Today the Rally chart reappeared. This chart is from "The Impact of Agile Quantified."

This chart shows a *performance index. *But, a VERY critical caveat of the report is...

The findings in this document are extracted by looking for correlations between decisions or behaviors (keeping teams stable, setting your team sizes to between five and nine, keeping your work in process— WiP—low, etc.) and outcomes as measured by the dimensions of the SDPI. As long as the correlations meet certain statistical requirements, we report them here. However, correlation does not necessarily mean causation. For example, just because we show that teams with low average WiP have one-quarter as many defects as teams with high WiP, doesn’t necessarily mean that if you lower your WiP, you’ll reduce your defect density to one-quarter of what it is now. The effect may be partially or wholly related to some other underlying mechanism.

What's missing from the chart is a critical understanding - for all the projects sampled, the chart doesn't show the probability density function for all the samples.

As well in the report, there are some other statistical errors. For example, when the responsiveness index is used, Little's Law is mentioned. Little's Law assumes that all the arriving work is I.I.D. That is *Independent Identically Distributed*. This is rare in software development. That would mean the effort (duration) of each *job* arriving in the Kanban is drawn from the same underlying probability Distribution (PDF) and each Job is *Independent* of the other *jobs*. This is the case for people arriving in line at the Bank of America to deposit checks. But not likely true for software development *jobs* arriving in the Kanban queue.

The next issue is Correlation is NOT Causation unless the Root Cause Analysis is done to show WHY that correlation should exist.

Another *statistical* issue is the chart showing #Noestimates versus other types of estimates. The *Performance Index* of #Noestimates in the chart above shows differences from Scrum and Lightweight Scrum

But the sample space of the total population of projects with #Noestmates as their estimating technique is only 3% of the total population. This creates a small sample size error when including those numbers in the overall assessment of impact.

**How to Lie with Statistics**

Let's start with a book that must be on everyone's shelf. *How to Lie With Statistics*, Darrell Huff, 1954. My copy is an original printing (I wasn't doing statistics in 1954, but I collect original edition math and science books. The paperback is at the bookstore). The Huff's book there are 10 ways to *Lie With Statistics.*

The first chart in this post has several - *Sample with a Built-in Bias* and *Well -Chosen Average* are two for starters.

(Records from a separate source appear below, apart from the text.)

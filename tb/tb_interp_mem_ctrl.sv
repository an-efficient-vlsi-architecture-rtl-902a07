// tb_interp_mem_ctrl: models a 16-word demosaicking output buffer. After the
// acknowledgement, every write to the interpolator buffers must carry the
// three bytes of its address; bc_start must follow the last write; the three
// interpolator done pulses arrive at different times and `done` must pulse
// only after the last of them.
module tb_interp_mem_ctrl;
  import srd_pkg::*;

  localparam int NPIX = 16;

  int checks = 0, failures = 0;
  logic clk = 0, rst_n = 0;
  always #5 clk = ~clk;

  logic       dm_done = 0, busy, done, dm_re, bc_we, bc_start;
  logic [3:0] dm_addr, bc_addr;
  rgb_t       dm_data;
  pix_t       bc_r, bc_g, bc_b;
  logic [2:0] bc_done = 0;

  rgb_t mem [NPIX];
  bit   seen [NPIX];

  interp_mem_ctrl #(.NPIX(NPIX)) dut (.*);

  always_ff @(posedge clk) if (dm_re) dm_data <= mem[dm_addr];

  initial begin
    repeat (2000) @(posedge clk);
    failures++;
    $display("TB_RESULT checks=%0d failures=%0d", checks, failures);
    $finish;
  end

  initial begin
    repeat (2) @(posedge clk);
    rst_n = 1;
    for (int run = 0; run < 2; run++) begin
      int cyc;
      for (int k = 0; k < NPIX; k++) begin mem[k] = rgb_t'($urandom); seen[k] = 0; end
      @(negedge clk); dm_done = 1;
      @(negedge clk); dm_done = 0;
      cyc = 1;
      while (!bc_start && cyc < 100) begin
        if (bc_we) begin
          checks++;
          if ({bc_r, bc_g, bc_b} != mem[bc_addr] || seen[bc_addr]) begin
            failures++;
            $display("FAIL write addr %0d", bc_addr);
          end
          seen[bc_addr] = 1;
        end
        @(negedge clk); cyc++;
      end
      checks += 2;
      if (cyc != NPIX + 2) begin failures++; $display("FAIL bc_start after %0d cycles", cyc); end
      for (int k = 0; k < NPIX; k++) if (!seen[k]) begin failures++; $display("FAIL addr %0d not written", k); break; end
      // done pulses of the three channels in a shuffled order
      for (int s = 0; s < 3; s++) begin
        int ch;
        ch = (s + run) % 3;
        repeat (3 + $urandom % 5) begin
          @(negedge clk);
          checks++;
          if (done) begin failures++; $display("FAIL early done"); end
        end
        bc_done = 3'(1 << ch);
        @(negedge clk); bc_done = 0;
        if (s < 2) begin
          checks++;
          if (done) begin failures++; $display("FAIL early done"); end
        end
      end
      checks++;
      if (!done) begin failures++; $display("FAIL done missing"); end
      @(negedge clk);
      checks++;
      if (busy || done) begin failures++; $display("FAIL still busy"); end
    end
    $display("TB_RESULT checks=%0d failures=%0d", checks, failures);
    $finish;
  end

endmodule
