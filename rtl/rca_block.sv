// rca_block: W-bit ripple-carry adder, a chain of full adders. It is the
// building block of the carry-skip adder, whose groups are each one such
// block. Purely combinational: sum and cout settle after W full-adder delays.
module rca_block #(
  parameter int unsigned W = 4
) (
  input  logic [W-1:0] a,
  input  logic [W-1:0] b,
  input  logic         cin,
  output logic [W-1:0] sum,
  output logic         cout
);

  always_comb begin
    logic c;
    c = cin;
    for (int i = 0; i < int'(W); i++) begin
      sum[i] = a[i] ^ b[i] ^ c;
      c      = (a[i] & b[i]) | (c & (a[i] ^ b[i]));
    end
    cout = c;
  end

endmodule
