// result_regbank: register bank 2 of the demosaicking machine. It captures
// the three colours produced by the hardware sharing units for one pixel,
// packs them as {R, G, B} and holds them with the pixel address for one
// cycle, driving the write port of the output buffer memory. A result
// presented in cycle t is written to memory at the end of cycle t+1.
module result_regbank
  import srd_pkg::*;
#(
  parameter int unsigned AW = 16
) (
  input  logic          clk,
  input  logic          rst_n,
  input  logic          in_valid,
  input  logic [AW-1:0] in_addr,
  input  pix_t          in_r,
  input  pix_t          in_g,
  input  pix_t          in_b,
  output logic          we,
  output logic [AW-1:0] waddr,
  output rgb_t          wdata
);

  always_ff @(posedge clk or negedge rst_n) begin
    if (!rst_n) begin
      we    <= 1'b0;
      waddr <= '0;
      wdata <= '0;
    end else begin
      we <= in_valid;
      if (in_valid) begin
        waddr <= in_addr;
        wdata <= '{r: in_r, g: in_g, b: in_b};
      end
    end
  end

endmodule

But since the raw data is not available, it's not possible to tell much of anything about the first chart, other than:

- The #Noestimates sample projects are a minuscule collection from the total population.
- All the variances between each of the projects are wiped out since each of the bars doesn't have a confidence band on it.

Let's add to that a few more *Statistical Processing Issues*.

Spurious Relation(or Correlation) (a) A situation in which measures of two or more variables are statistically related (they cover) but are not in fact causally linked—usually because the statistical relation is caused by a third variable. When the effects of the third variable are removed, they are said to have been partialed out.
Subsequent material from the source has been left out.